Cornell Data Science Updates its Student-Led Training Course

Print More

Cornell Data Science’s formerly unofficial, completely student-led training course is now a fully accredited class with enticing updates.

Last January, the Cornell Data Science project team launched an unofficial student-taught and student-conceived statistical method and programming course. This fall, the course returns with major improvements.

The course puts students first — both as teachers and learners — and offers an immersive experience in the “buzz word” world of data science, Chase Thomas ’19 told The Sun.

Keeping with its student-centered focus, course evaluations generated a new wave of progress for this semester’s training course, now formally titled INFO 1998: Introduction to Data Science and Machine Learning.

According to Thomas, the Cornell Data Science student president, the first training course was “a huge success.”

“We expected no more than 20 or 30 enrollments and almost 150 students added the course,” he said. “There’s clearly a lot of data science demand that wasn’t being met.”

Despite its impressive student interest and positive feedback, however, Thomas and his team wanted to do better for Cornellians.

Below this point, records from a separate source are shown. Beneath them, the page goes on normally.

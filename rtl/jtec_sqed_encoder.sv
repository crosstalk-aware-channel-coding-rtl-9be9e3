// jtec_sqed_encoder: JTEC with simultaneous quadruple-error detection (JTEC-SQED).
//
// The codeword is the 77-bit JTEC codeword with a second copy of the last Hsiao
// check bit appended on wire 77. Both halves are then full (39,32) Hsiao SEC-DED
// words (distance 4 each), so two codewords differ in at least 8 wires: three
// errors can still be corrected and every four-error pattern can be detected.
// The JTEC wires 0..76 are unchanged, so a JTEC decoder can still be used on
// them.
//
// Interface: data_i (32 bits) in, code_o (78 bits) out. Combinational.
//
// The extra bit and its meaning follow the published scheme; its position as the
// last wire (next to the other copy of the same bit) is this design's choice.
module jtec_sqed_encoder
  import jtec_pkg::*;
(
  input  data_t      data_i,
  output sqed_word_t code_o
);

  jtec_word_t jtec_code;

  jtec_encoder u_jtec (
    .data_i (data_i),
    .code_o (jtec_code)
  );

  assign code_o = {jtec_code[N_JTEC-1], jtec_code};

endmodule
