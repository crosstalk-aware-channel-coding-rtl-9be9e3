// tb_jtec_encoder: self-checking test of the JTEC and JTEC-SQED encoders.
//
// The reference check matrix is rebuilt here from its defining rule (weight-3
// columns over 7 rows in ascending order, without 0000111, 0111000, 1001001),
// independently of the design's table. Checks:
//   * codewords equal a reference encoding (data, check bits, duplicated wire
//     order, appended last check bit) for random and walking-one data;
//   * each check bit covers 13 or 14 data bits (balanced Hsiao rows);
//   * adjacent wire pairs carry equal values (crosstalk avoidance);
//   * minimum distance: every non-zero data word of weight 1..3 gives a
//     codeword of weight >= 7 (JTEC) and >= 8 (JTEC-SQED); weights >= 4 exceed
//     this from the duplicated data wires alone, so this proves the distances.
module tb_jtec_encoder;
  import jtec_pkg::*;

  data_t      data;
  jtec_word_t code;
  sqed_word_t code_q;
  int checks = 0, failures = 0;

  jtec_encoder      dut   (.data_i(data), .code_o(code));
  jtec_sqed_encoder dut_q (.data_i(data), .code_o(code_q));

  `include "tb_jtec_ref.svh"

  task automatic check_word(input logic [31:0] d);
    logic [77:0] r;
    data = d;
    #1;
    r = ref_encode(d);
    checks++;
    if (code !== r[76:0]) begin
      failures++;
      if (failures < 10) $display("FAIL jtec  d=%h code=%h exp=%h", d, code, r[76:0]);
    end
    checks++;
    if (code_q !== r) begin
      failures++;
      if (failures < 10) $display("FAIL sqed  d=%h code=%h exp=%h", d, code_q, r);
    end
    for (int i = 0; i < 38; i++) begin
      checks++;
      if (code_q[2*i] !== code_q[2*i+1]) failures++;
    end
  endtask

  task automatic check_weight(input logic [31:0] d);
    data = d;
    #1;
    checks++;
    if ($countones(code) < 7) begin
      failures++;
      if (failures < 10) $display("FAIL distance jtec d=%h weight=%0d", d, $countones(code));
    end
    checks++;
    if ($countones(code_q) < 8) begin
      failures++;
      if (failures < 10) $display("FAIL distance sqed d=%h weight=%0d", d, $countones(code_q));
    end
  endtask

  initial begin
    #2_000_000;
    failures++;
    $display("watchdog expired");
    $display("TB_RESULT checks=%0d failures=%0d", checks, failures);
    $finish;
  end

  initial begin
    ref_build_cols();
    // balanced rows of the reference matrix
    for (int r = 0; r < 7; r++) begin
      automatic int w = 0;
      for (int j = 0; j < 32; j++) w += int'(ref_col[j][r]);
      checks++;
      if (w != 13 && w != 14) begin
        failures++;
        $display("FAIL row %0d covers %0d data bits", r, w);
      end
    end
    check_word('0);
    check_word('1);
    for (int j = 0; j < 32; j++) check_word(32'h1 << j);
    repeat (2000) check_word($urandom);
    for (int i = 0; i < 32; i++) begin
      check_weight(32'h1 << i);
      for (int j = i + 1; j < 32; j++) begin
        check_weight((32'h1 << i) | (32'h1 << j));
        for (int k = j + 1; k < 32; k++)
          check_weight((32'h1 << i) | (32'h1 << j) | (32'h1 << k));
      end
    end
    $display("TB_RESULT checks=%0d failures=%0d", checks, failures);
    $finish;
  end
endmodule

At its core, the Cornell Data Science team works with the “real” — real data, real programs, real problems — on a digital level. Its course updates reflect this effort to stay in touch with the data science industry and its students needs.

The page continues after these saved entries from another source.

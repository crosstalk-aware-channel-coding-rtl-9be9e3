// jtec_link_port: the coding stages of one NOC switch port, with JTEC-SQED (or
// JTEC) on the interswitch link.
//
// In the pipelined switch the decoder sits in front of the switch stages (input
// arbitration, routing/traversal, output arbitration) and the encoder behind
// them, each codec taking one clock stage of its own; the interswitch wires form
// one more stage (two for a long link). This block holds those codec and link
// stages for one direction pair of a port:
//
//   transmit: tx_flit_i --encode--> [reg] --> link_o          (1 cycle)
//   receive : link_i --> [LINK_STAGES regs] --decode--> [reg] --> rx_flit_o
//                                                       (LINK_STAGES+1 cycles)
//
// so a flit that leaves one port on link_o and enters the next on link_i is
// back in plain form LINK_STAGES+2 cycles later. The switch itself, the low-swing
// drivers of the wires and any retransmission logic are outside this block; the
// switch side is the tx_/rx_ ports and rx_quad_err_o is where a retransmission
// request would be raised.
//
// Parameters:
//   SQED        1: JTEC-SQED, 78 link wires, quadruple-error flag.
//               0: JTEC, 77 link wires, rx_quad_err_o tied low.
//   LINK_STAGES number of registers on the receive side of the link: 1 for
//               links that fit in a clock period, 2 for the longest top-level
//               links of a butterfly fat tree.
// Timing: all registers on clk, synchronous active-low reset rst_n clearing
// every register. The valid bits are sent next to the coded flit and are not
// coded themselves.
//
// The stage order and one-cycle codecs follow the published switch pipeline;
// valid bits, reset and the register placement at the link ends are this
// design's choices.
module jtec_link_port
  import jtec_pkg::*;
#(
  parameter bit          SQED        = 1'b1,
  parameter int unsigned LINK_STAGES = 1,
  localparam int unsigned NW         = SQED ? N_SQED : N_JTEC
) (
  input  logic          clk,
  input  logic          rst_n,
  // from the switch (output arbitration) to the link
  input  logic          tx_valid_i,
  input  data_t         tx_flit_i,
  output logic          link_valid_o,
  output logic [NW-1:0] link_o,
  // from the link to the switch (input arbitration)
  input  logic          link_valid_i,
  input  logic [NW-1:0] link_i,
  output logic          rx_valid_o,
  output data_t         rx_flit_o,
  output sel_e          rx_sel_o,
  output logic          rx_quad_err_o
);

  // ---------------- transmit: encoder stage ----------------
  logic [NW-1:0] tx_code;
  data_t         rx_data;
  sel_e          rx_sel;
  logic          rx_quad;

  // ---------------- receive: link capture registers ----------------
  logic [NW-1:0] link_q [LINK_STAGES];
  logic          link_v [LINK_STAGES];

  if (SQED) begin : g_sqed
    jtec_sqed_encoder u_enc (
      .data_i (tx_flit_i),
      .code_o (tx_code)
    );
    jtec_sqed_decoder u_dec (
      .code_i     (link_q[LINK_STAGES-1]),
      .data_o     (rx_data),
      .sel_o      (rx_sel),
      .quad_err_o (rx_quad)
    );
  end else begin : g_jtec
    jtec_encoder u_enc (
      .data_i (tx_flit_i),
      .code_o (tx_code)
    );
    jtec_decoder u_dec (
      .code_i        (link_q[LINK_STAGES-1]),
      .data_o        (rx_data),
      .sel_o         (rx_sel),
      .syn_a_o       (),
      .syn_b_o       (),
      .data_a_corr_o (),
      .data_b_o      ()
    );
    assign rx_quad = 1'b0;
  end

  always_ff @(posedge clk) begin
    if (!rst_n) begin
      link_valid_o <= 1'b0;
      link_o       <= '0;
    end else begin
      link_valid_o <= tx_valid_i;
      if (tx_valid_i) link_o <= tx_code;
    end
  end

  always_ff @(posedge clk) begin
    if (!rst_n) begin
      for (int unsigned s = 0; s < LINK_STAGES; s++) begin
        link_q[s] <= '0;
        link_v[s] <= 1'b0;
      end
    end else begin
      link_q[0] <= link_i;
      link_v[0] <= link_valid_i;
      for (int unsigned s = 1; s < LINK_STAGES; s++) begin
        link_q[s] <= link_q[s-1];
        link_v[s] <= link_v[s-1];
      end
    end
  end

  // ---------------- receive: decoder stage ----------------
  always_ff @(posedge clk) begin
    if (!rst_n) begin
      rx_valid_o    <= 1'b0;
      rx_flit_o     <= '0;
      rx_sel_o      <= SEL_ACCEPT_A;
      rx_quad_err_o <= 1'b0;
    end else begin
      rx_valid_o    <= link_v[LINK_STAGES-1];
      rx_flit_o     <= rx_data;
      rx_sel_o      <= rx_sel;
      rx_quad_err_o <= link_v[LINK_STAGES-1] && rx_quad;
    end
  end

  // The encoder drives both copies of each of the first 38 bits on adjacent
  // wires, so no wire can have both neighbours switching against it.
  for (genvar i = 0; i < N_SHORT; i++) begin : g_dup_chk
    a_dup : assert property (@(posedge clk) disable iff (!rst_n)
                             link_o[2*i] == link_o[2*i+1]);
  end

  initial begin
    assert (LINK_STAGES >= 1) else $error("LINK_STAGES must be at least 1");
  end

endmodule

“Data Science is such a huge and vast topic,” Thomas said, “We tried to tackle too much in one semester. We weren’t able to answer every question. We’re students too, we got a bit overwhelmed.”

For the second semester, the Data Science team reimagined its approach and format.

Foremost, the student group increased teacher and tutor access: the course now employs two lecturers rather than one and six TAs rather than four.

“Mainly, we realized we needed to offer a lot more support,” said Dae Won Kim, grad, a course instructor. “We needed to expand office hours.”

Last semester’s session passed a dedicated 120-student group — as a result, the Data Science team will quadruple office hours this fall.

“The main goal of the updates is to help students intuitively understand data science in an approachable way,” Kim said. “We want students to leave with a starter tool kit to implement programming models.”

In another major change, the Data Science project team reassigned its programming language from R to Python.

The switch makes the course basics a bit more accessible to its typical enrollee — computer science majors — Kim said.

“We found that a huge proportion of our students came from computer science backgrounds where they’re more familiar with an object oriented system like Python rather than the R programming language,” Kim told The Sun.

According to Jared Lim ’20, Cornell Data Science’s Education lead, “Python is more popular and extendable.”

Lim hopes to help students emerge from the program prepared to take on real-world projects.

Beyond simple slide rearrangements and increased office hours, the updated course offers a new path to the data science study.

“We’ve reduced the overall course material so that students can really know what they learn,” Lim said. “We go more in depth into the when and why of programming techniques rather than focusing only on the how. We want students to know how to do it but it’s important to understand why we do it.”

As with last semester, students — even those with no prior experience — begin coding on day one. After a semester long practice with manipulating data, debriefing trends, and implementing algorithms, each student gains what Kim calls “data science intuition.”

The Cornell Data Science Training Program is a one-credit, 12-week course. It meets every Wednesday night in Gates Hall.